_Task instructions_
Below are some records; copy each line in them that contains "exactly".

===== Working data =====

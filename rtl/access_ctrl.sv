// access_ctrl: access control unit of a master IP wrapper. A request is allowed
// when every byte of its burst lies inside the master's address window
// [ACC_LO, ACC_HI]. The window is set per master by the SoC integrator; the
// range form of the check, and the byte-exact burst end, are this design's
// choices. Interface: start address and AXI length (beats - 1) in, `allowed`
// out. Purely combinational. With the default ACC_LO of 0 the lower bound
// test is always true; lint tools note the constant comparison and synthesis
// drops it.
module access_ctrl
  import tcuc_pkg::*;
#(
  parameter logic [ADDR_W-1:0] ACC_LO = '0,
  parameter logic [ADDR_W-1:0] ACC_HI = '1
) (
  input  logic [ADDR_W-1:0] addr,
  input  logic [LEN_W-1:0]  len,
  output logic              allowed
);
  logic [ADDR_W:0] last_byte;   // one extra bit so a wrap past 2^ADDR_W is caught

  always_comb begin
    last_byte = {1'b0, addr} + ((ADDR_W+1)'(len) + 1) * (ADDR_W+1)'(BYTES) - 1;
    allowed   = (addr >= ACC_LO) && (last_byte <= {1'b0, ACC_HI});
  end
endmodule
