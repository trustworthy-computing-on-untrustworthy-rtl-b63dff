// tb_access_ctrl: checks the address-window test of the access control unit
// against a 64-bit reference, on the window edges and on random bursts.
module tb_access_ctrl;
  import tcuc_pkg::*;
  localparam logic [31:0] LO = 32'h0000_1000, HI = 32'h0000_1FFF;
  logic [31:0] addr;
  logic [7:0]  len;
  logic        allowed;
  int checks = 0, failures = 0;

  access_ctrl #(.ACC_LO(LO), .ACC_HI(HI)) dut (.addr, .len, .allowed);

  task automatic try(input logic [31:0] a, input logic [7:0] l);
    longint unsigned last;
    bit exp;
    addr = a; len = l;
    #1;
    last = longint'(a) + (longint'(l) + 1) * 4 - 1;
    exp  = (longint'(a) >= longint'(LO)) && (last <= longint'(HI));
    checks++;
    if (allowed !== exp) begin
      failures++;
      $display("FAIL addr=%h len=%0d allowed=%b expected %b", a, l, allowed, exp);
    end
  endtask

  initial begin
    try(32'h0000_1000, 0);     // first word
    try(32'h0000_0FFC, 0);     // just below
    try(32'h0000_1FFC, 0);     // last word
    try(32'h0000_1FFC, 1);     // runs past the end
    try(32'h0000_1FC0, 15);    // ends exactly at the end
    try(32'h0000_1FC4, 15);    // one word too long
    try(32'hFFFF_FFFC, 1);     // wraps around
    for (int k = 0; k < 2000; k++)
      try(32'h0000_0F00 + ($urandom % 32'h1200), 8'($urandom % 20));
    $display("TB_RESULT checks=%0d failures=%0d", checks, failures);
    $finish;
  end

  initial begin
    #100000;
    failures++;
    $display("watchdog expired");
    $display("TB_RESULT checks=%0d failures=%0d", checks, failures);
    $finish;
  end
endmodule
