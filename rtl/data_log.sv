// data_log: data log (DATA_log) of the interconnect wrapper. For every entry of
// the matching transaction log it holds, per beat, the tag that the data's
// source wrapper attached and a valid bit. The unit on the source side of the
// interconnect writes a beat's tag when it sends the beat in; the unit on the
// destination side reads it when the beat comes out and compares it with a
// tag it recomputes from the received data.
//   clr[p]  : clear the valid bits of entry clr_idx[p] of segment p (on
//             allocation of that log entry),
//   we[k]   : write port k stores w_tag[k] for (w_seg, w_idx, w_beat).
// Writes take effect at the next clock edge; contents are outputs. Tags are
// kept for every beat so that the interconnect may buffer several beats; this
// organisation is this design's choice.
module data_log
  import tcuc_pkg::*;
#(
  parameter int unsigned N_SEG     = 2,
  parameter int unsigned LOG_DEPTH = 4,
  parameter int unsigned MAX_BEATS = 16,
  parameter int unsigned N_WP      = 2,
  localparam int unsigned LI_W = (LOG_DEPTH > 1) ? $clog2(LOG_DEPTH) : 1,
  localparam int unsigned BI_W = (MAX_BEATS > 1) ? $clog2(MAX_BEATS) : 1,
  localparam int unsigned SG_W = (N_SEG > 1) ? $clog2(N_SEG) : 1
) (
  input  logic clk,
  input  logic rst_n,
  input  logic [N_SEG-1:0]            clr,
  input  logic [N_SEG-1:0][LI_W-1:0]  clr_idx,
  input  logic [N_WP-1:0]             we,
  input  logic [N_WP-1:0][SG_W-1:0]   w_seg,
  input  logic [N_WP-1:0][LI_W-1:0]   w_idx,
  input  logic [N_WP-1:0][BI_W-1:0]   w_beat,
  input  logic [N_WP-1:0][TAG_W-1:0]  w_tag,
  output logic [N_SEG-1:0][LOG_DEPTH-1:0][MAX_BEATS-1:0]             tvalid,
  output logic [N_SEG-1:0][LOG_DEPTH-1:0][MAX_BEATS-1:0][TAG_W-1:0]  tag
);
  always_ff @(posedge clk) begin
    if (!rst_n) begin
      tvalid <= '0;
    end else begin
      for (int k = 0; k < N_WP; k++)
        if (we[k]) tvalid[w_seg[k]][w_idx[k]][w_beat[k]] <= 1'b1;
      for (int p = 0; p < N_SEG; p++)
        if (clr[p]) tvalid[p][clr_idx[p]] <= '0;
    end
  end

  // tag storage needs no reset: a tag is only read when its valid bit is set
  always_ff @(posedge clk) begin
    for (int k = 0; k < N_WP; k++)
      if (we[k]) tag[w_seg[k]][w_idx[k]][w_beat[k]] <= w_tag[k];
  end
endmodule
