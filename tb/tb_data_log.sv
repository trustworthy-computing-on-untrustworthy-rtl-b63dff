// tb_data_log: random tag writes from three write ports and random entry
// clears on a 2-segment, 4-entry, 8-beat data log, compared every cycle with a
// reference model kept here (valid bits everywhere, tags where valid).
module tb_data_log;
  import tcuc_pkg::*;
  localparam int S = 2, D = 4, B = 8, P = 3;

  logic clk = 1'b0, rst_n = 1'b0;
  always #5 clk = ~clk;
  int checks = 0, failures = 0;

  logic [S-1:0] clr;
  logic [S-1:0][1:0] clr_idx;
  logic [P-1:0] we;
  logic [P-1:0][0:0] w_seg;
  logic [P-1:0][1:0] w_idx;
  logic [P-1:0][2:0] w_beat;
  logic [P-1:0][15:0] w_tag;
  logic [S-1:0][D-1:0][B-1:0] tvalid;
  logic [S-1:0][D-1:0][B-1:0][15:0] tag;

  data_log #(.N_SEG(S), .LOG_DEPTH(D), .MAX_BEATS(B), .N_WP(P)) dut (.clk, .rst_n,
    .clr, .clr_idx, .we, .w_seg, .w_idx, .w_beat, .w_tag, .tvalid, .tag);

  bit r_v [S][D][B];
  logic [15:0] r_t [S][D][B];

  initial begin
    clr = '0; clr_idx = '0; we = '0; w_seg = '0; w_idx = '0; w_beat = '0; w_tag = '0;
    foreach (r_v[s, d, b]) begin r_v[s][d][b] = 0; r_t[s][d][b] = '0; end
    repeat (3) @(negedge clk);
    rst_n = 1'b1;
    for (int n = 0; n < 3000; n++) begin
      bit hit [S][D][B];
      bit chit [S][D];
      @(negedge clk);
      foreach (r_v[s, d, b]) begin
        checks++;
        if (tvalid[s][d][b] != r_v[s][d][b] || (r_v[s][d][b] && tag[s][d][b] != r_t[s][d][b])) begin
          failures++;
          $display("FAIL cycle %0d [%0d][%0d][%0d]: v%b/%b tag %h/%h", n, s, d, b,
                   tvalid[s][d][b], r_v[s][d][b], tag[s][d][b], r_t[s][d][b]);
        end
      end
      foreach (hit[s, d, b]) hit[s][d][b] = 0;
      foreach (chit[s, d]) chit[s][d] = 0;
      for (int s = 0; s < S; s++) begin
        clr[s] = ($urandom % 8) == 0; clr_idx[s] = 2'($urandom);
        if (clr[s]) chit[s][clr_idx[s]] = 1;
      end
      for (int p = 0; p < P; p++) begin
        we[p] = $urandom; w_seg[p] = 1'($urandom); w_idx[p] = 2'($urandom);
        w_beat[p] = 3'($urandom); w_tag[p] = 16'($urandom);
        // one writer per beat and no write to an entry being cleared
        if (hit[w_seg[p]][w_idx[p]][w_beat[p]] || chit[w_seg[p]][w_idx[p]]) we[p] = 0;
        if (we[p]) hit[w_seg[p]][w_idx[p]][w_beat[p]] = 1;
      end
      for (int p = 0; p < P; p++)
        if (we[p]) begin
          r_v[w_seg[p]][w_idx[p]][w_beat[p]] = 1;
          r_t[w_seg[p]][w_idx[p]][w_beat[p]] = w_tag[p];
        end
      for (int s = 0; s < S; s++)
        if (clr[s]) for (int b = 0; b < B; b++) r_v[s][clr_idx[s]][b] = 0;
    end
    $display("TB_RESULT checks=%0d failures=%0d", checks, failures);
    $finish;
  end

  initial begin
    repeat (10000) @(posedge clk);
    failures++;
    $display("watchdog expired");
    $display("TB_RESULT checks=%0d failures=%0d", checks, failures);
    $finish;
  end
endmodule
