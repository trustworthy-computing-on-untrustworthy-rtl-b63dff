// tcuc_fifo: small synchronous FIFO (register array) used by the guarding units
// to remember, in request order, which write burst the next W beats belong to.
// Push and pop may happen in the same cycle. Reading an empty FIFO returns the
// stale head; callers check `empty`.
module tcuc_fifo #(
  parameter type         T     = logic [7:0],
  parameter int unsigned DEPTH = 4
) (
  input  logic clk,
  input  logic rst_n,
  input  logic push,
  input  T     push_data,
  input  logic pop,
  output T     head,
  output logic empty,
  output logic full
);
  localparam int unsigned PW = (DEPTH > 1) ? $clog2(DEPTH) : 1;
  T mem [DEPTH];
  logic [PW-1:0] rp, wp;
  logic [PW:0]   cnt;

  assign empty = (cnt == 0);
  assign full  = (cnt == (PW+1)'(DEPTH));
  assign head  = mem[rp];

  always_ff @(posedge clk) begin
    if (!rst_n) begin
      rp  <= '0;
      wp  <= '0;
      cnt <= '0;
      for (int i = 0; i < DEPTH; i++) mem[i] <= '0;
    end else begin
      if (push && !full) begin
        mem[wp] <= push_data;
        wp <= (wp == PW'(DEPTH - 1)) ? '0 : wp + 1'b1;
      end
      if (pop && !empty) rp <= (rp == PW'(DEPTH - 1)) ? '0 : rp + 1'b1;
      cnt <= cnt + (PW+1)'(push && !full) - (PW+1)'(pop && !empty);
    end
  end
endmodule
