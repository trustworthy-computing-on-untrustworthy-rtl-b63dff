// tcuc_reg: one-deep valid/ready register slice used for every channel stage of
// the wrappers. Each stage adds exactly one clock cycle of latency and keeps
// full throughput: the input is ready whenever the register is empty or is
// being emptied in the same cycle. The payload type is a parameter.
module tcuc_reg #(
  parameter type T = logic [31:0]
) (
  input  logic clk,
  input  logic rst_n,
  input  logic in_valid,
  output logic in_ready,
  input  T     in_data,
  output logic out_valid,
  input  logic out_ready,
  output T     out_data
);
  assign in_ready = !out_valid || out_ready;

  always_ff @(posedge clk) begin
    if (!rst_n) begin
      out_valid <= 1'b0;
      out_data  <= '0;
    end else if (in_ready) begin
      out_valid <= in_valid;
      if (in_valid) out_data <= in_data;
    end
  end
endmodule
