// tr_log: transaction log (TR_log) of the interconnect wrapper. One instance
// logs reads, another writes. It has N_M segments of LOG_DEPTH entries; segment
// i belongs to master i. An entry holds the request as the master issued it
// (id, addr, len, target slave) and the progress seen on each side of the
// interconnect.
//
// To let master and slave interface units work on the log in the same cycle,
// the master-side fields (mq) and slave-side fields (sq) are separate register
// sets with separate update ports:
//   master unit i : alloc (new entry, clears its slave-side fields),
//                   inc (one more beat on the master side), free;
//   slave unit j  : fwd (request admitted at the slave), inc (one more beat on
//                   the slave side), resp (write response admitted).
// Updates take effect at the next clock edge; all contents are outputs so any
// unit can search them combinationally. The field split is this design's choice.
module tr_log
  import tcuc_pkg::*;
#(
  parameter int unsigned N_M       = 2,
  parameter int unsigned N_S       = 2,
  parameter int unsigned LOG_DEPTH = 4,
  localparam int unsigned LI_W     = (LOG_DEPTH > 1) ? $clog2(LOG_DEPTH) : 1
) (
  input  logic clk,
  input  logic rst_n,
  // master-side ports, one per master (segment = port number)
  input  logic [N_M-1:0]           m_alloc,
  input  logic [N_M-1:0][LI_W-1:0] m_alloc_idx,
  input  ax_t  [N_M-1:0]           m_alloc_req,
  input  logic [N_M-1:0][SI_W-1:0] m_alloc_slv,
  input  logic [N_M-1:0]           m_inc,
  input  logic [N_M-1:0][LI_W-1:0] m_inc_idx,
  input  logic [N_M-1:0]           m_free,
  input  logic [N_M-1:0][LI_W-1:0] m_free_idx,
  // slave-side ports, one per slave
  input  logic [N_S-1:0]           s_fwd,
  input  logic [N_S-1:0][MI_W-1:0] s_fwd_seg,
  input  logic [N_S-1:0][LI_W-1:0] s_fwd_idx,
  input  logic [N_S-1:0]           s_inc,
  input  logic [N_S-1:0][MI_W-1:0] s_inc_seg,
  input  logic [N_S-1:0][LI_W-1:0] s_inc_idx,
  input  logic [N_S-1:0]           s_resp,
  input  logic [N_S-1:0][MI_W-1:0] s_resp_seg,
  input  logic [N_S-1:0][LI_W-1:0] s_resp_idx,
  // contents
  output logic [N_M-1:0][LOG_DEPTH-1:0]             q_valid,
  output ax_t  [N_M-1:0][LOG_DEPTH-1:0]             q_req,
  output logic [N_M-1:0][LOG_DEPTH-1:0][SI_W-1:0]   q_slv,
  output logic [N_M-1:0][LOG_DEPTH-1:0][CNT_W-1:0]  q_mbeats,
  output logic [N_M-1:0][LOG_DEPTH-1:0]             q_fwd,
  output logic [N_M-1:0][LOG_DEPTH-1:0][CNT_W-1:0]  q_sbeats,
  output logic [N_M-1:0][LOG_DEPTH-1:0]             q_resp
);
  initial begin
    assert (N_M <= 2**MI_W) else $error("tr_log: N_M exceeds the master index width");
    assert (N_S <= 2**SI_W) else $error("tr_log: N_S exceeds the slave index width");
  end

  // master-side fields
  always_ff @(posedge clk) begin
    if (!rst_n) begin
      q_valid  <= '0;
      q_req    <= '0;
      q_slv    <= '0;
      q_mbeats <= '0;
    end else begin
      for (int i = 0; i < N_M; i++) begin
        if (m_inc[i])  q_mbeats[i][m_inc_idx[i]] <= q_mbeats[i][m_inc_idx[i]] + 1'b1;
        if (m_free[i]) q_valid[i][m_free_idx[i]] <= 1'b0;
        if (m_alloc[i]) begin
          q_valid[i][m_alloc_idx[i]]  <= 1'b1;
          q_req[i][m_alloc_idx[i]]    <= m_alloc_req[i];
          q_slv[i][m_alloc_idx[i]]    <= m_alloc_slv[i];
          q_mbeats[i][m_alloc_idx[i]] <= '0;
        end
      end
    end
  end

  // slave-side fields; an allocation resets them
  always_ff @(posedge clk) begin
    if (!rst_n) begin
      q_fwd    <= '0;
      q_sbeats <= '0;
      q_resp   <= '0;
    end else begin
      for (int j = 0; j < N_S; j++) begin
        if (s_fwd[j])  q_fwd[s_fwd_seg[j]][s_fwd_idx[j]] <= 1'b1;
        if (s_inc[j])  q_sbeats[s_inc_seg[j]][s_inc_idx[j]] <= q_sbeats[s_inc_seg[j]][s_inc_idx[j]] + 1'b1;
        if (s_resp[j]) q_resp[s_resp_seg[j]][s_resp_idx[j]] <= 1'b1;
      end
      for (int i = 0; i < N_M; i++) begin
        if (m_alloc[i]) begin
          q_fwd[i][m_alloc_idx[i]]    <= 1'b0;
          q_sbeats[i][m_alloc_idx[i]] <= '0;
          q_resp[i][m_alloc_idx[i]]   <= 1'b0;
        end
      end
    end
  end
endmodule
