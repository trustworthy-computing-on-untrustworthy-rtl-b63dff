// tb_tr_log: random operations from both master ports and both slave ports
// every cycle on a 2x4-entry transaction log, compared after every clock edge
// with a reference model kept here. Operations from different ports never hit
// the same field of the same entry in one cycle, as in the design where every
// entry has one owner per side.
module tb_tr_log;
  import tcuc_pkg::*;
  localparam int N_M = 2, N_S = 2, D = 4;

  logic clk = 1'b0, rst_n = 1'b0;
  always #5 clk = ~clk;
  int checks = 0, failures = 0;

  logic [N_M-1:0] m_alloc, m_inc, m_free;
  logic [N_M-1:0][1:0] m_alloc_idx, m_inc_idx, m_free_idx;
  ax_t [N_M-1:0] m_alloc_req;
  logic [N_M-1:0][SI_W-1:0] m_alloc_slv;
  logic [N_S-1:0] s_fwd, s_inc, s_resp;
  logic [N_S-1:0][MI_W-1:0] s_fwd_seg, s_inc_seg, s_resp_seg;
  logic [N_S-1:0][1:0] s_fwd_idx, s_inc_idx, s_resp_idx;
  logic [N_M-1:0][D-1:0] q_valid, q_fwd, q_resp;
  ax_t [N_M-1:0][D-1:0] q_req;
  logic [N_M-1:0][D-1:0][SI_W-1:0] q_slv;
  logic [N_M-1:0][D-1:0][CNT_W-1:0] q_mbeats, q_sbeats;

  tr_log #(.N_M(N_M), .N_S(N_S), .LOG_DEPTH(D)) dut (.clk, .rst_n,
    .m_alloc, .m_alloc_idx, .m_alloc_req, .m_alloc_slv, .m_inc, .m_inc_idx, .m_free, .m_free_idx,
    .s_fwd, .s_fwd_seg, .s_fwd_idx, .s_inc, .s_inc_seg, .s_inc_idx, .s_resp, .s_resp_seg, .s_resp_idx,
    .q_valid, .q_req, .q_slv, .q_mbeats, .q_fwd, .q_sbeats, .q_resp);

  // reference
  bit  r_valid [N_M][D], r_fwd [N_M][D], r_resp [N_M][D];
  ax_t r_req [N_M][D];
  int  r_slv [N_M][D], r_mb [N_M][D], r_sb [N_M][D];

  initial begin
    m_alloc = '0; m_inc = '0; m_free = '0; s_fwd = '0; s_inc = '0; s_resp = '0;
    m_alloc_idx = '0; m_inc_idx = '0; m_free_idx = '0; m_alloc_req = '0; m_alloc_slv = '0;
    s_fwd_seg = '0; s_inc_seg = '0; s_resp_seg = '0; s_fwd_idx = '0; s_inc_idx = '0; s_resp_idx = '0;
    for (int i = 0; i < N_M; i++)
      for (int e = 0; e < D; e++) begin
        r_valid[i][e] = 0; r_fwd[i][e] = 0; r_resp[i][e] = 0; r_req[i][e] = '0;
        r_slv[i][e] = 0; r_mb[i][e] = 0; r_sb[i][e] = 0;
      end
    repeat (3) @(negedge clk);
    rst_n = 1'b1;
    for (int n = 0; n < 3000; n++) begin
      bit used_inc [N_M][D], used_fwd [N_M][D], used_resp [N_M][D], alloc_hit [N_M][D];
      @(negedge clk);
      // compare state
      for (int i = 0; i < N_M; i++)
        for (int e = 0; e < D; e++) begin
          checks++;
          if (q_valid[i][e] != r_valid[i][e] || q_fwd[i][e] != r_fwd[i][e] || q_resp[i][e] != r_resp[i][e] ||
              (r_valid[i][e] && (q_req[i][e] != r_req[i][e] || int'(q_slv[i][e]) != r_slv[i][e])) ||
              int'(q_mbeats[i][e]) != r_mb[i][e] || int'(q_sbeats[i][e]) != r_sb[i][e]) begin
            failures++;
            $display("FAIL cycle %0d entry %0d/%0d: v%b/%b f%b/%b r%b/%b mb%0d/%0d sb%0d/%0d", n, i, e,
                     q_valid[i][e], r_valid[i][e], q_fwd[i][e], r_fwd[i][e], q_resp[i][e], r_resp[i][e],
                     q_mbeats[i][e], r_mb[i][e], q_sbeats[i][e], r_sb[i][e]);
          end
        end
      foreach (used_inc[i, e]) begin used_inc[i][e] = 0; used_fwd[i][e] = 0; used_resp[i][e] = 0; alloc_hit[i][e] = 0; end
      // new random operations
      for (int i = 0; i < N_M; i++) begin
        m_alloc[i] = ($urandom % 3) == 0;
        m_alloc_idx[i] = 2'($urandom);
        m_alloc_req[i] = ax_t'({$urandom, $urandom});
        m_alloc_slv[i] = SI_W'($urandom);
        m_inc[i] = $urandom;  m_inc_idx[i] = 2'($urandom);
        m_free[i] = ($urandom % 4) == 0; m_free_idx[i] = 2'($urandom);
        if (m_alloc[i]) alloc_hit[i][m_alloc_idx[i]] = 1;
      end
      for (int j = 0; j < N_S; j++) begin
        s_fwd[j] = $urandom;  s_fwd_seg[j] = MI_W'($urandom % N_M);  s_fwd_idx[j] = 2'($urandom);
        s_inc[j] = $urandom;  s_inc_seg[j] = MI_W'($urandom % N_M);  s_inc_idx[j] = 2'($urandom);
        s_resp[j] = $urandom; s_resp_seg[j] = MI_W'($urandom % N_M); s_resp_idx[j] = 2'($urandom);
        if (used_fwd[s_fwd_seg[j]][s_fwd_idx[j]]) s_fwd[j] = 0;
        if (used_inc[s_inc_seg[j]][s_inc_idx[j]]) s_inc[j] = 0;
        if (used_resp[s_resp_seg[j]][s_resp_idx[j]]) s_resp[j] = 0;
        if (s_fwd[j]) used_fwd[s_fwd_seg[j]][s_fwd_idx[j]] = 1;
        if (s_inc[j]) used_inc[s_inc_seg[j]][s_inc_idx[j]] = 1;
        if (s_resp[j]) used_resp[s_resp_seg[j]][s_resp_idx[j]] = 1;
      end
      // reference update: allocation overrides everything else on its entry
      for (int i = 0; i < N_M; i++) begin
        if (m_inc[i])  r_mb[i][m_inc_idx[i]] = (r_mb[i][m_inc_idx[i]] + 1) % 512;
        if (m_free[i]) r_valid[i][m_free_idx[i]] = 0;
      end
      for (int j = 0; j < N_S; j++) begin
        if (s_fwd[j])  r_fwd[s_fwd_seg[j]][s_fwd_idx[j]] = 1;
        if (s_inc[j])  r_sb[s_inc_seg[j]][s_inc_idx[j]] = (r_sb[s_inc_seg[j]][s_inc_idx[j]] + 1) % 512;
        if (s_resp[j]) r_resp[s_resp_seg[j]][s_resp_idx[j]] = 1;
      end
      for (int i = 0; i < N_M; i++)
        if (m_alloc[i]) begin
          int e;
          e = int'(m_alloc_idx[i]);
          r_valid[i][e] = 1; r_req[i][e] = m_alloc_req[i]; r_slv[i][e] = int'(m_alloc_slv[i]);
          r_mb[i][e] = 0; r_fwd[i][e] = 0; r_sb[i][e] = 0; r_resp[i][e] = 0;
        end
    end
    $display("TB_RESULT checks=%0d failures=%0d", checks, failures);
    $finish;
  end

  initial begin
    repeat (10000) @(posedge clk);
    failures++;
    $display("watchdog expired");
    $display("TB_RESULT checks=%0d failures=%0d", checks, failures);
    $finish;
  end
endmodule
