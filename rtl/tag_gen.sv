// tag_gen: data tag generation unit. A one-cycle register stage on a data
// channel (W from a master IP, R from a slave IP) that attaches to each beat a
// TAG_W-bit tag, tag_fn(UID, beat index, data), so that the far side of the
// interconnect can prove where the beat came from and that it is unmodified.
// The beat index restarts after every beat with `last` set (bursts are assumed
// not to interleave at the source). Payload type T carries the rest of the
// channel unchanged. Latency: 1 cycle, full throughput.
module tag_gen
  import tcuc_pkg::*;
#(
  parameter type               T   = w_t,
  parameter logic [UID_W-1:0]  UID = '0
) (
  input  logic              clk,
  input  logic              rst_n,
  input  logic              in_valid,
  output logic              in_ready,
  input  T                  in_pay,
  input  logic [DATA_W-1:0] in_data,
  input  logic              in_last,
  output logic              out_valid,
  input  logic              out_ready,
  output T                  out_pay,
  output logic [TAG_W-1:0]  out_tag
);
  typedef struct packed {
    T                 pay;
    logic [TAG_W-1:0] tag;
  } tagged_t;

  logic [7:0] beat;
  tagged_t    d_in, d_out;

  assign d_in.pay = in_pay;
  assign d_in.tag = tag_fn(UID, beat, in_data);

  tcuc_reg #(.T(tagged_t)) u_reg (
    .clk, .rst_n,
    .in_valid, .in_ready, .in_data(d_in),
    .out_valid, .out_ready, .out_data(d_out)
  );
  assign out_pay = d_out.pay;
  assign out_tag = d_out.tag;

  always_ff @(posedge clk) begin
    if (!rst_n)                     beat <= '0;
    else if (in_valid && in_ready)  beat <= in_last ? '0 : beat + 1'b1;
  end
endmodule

=====

_Answer space_
    try(32'h0000_1FC0, 15);    // ends exactly at the end
// the wrappers. Each stage adds exactly one clock cycle of latency and keeps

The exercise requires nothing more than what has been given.